--- EXERCISE DESCRIPTION ---
Whenever a line in the records below contains "saturated", pick it out.

--- SOURCE MATERIAL ---
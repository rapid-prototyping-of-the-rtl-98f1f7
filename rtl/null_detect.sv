// null_detect: nulling vector, BPSK decision and interference cancellation.
//
// For the channel j chosen by min_search:
//   Q(j,a) = sum_k conj(X(k,j)) * D(k) * X(k,a)     row j of the scaled inverse
//   w(n)   = sum_a Q(j,a) * conj(H(n,a))             nulling vector, w = Q_j H^H
//   s      = (w . r) / (w . h_j)                     symbol estimate
// Q is a positive multiple of G^-1, so the scale cancels between numerator
// and denominator. For BPSK only the sign of s is needed, so the division is
// replaced by comparing the signs of Re(w.r) and Re(w.h_j): the symbol is -1
// when they differ. The decided symbol is then cancelled from the received
// vector, r <- r - s*h_j, and column j is removed from H and from the list of
// original channel numbers, giving the input of the next iteration.
// Fixed point: the Q row and w are shifted right by PSH and saturated to W
// bits; the two dot products are kept at full precision; r is saturated to
// W bits after cancellation. The BPSK sign decision and the shift choices are
// this design's reading of the estimation step.
//
// Timing: combinational with one output register; out_valid follows in_valid
// by one cycle. For K = 1 the H and index outputs carry no information.
module null_detect
  import mimo_pkg::*;
#(
  parameter int NR  = 4,
  parameter int K   = 4,
  parameter int W   = 24,
  parameter int PSH = W - 2,
  parameter int IW  = (K > 1) ? $clog2(K) : 1,
  parameter int CW  = (NR > 1) ? $clog2(NR) : 1,
  parameter int KO  = (K > 1) ? K - 1 : 1
) (
  input  logic                 clk,
  input  logic                 rst_n,
  input  logic                 in_valid,
  input  logic signed [W-1:0]  x_re    [K][K],
  input  logic signed [W-1:0]  x_im    [K][K],
  input  logic signed [W-1:0]  dlt     [K],
  input  logic        [IW-1:0] jmin,
  input  logic signed [W-1:0]  h_re    [NR][K],
  input  logic signed [W-1:0]  h_im    [NR][K],
  input  logic signed [W-1:0]  r_re    [NR],
  input  logic signed [W-1:0]  r_im    [NR],
  input  logic        [CW-1:0] idx     [K],
  output logic                 out_valid,
  output logic                 sym_neg,
  output logic        [CW-1:0] sym_idx,
  output logic signed [W-1:0]  h_re_o  [NR][KO],
  output logic signed [W-1:0]  h_im_o  [NR][KO],
  output logic signed [W-1:0]  r_re_o  [NR],
  output logic signed [W-1:0]  r_im_o  [NR],
  output logic        [CW-1:0] idx_o   [KO]
);

  logic                neg_d;
  logic signed [W-1:0] hr_d [NR][KO];
  logic signed [W-1:0] hi_d [NR][KO];
  logic signed [W-1:0] rr_d [NR];
  logic signed [W-1:0] ri_d [NR];
  logic        [CW-1:0] ix_d [KO];

  always_comb begin
    automatic cl_t    qrow [K];
    automatic cl_t    w    [NR];
    automatic longint num_re;
    automatic longint den_re;
    automatic int     j;
    j = int'(jmin);
    // row j of Q
    for (int a = 0; a < K; a++) begin
      automatic cl_t acc;
      acc = cmk(0, 0);
      for (int k = 0; k < K; k++) begin
        automatic cl_t dx;
        dx  = cqz(cscale(longint'(dlt[k]), cmk(longint'(x_re[k][a]), longint'(x_im[k][a]))), PSH, W);
        acc = cadd(acc, cmul(cconj(cmk(longint'(x_re[k][j]), longint'(x_im[k][j]))), dx));
      end
      qrow[a] = cqz(acc, PSH, W);
    end
    // nulling vector w = Q_j H^H
    for (int n = 0; n < NR; n++) begin
      automatic cl_t acc;
      acc = cmk(0, 0);
      for (int a = 0; a < K; a++)
        acc = cadd(acc, cmul(qrow[a], cconj(cmk(longint'(h_re[n][a]), longint'(h_im[n][a])))));
      w[n] = cqz(acc, PSH, W);
    end
    // numerator and denominator of the symbol estimate (real parts)
    num_re = 0;
    den_re = 0;
    for (int n = 0; n < NR; n++) begin
      num_re += cmul(w[n], cmk(longint'(r_re[n]), longint'(r_im[n]))).re;
      den_re += cmul(w[n], cmk(longint'(h_re[n][j]), longint'(h_im[n][j]))).re;
    end
    neg_d = (num_re < 0) != (den_re < 0);
    // cancellation r - s*h_j
    for (int n = 0; n < NR; n++) begin
      if (neg_d) begin
        rr_d[n] = W'(sat(longint'(r_re[n]) + longint'(h_re[n][j]), W));
        ri_d[n] = W'(sat(longint'(r_im[n]) + longint'(h_im[n][j]), W));
      end else begin
        rr_d[n] = W'(sat(longint'(r_re[n]) - longint'(h_re[n][j]), W));
        ri_d[n] = W'(sat(longint'(r_im[n]) - longint'(h_im[n][j]), W));
      end
    end
    // remove column j
    for (int c = 0; c < KO; c++) begin
      automatic logic [IW-1:0] src;
      src = (c < j || K == 1) ? IW'(c) : IW'(c + 1);
      ix_d[c] = idx[src];
      for (int n = 0; n < NR; n++) begin
        hr_d[n][c] = h_re[n][src];
        hi_d[n][c] = h_im[n][src];
      end
    end
  end

  always_ff @(posedge clk or negedge rst_n) begin
    if (!rst_n) out_valid <= 1'b0;
    else        out_valid <= in_valid;
  end

  always_ff @(posedge clk) begin
    sym_neg <= neg_d;
    sym_idx <= idx[jmin];
    h_re_o  <= hr_d;
    h_im_o  <= hi_d;
    r_re_o  <= rr_d;
    r_im_o  <= ri_d;
    idx_o   <= ix_d;
  end

endmodule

--- TASK RESULT ---
// Fixed point: the Q row and w are shifted right by PSH and saturated to W
// bits; the two dot products are kept at full precision; r is saturated to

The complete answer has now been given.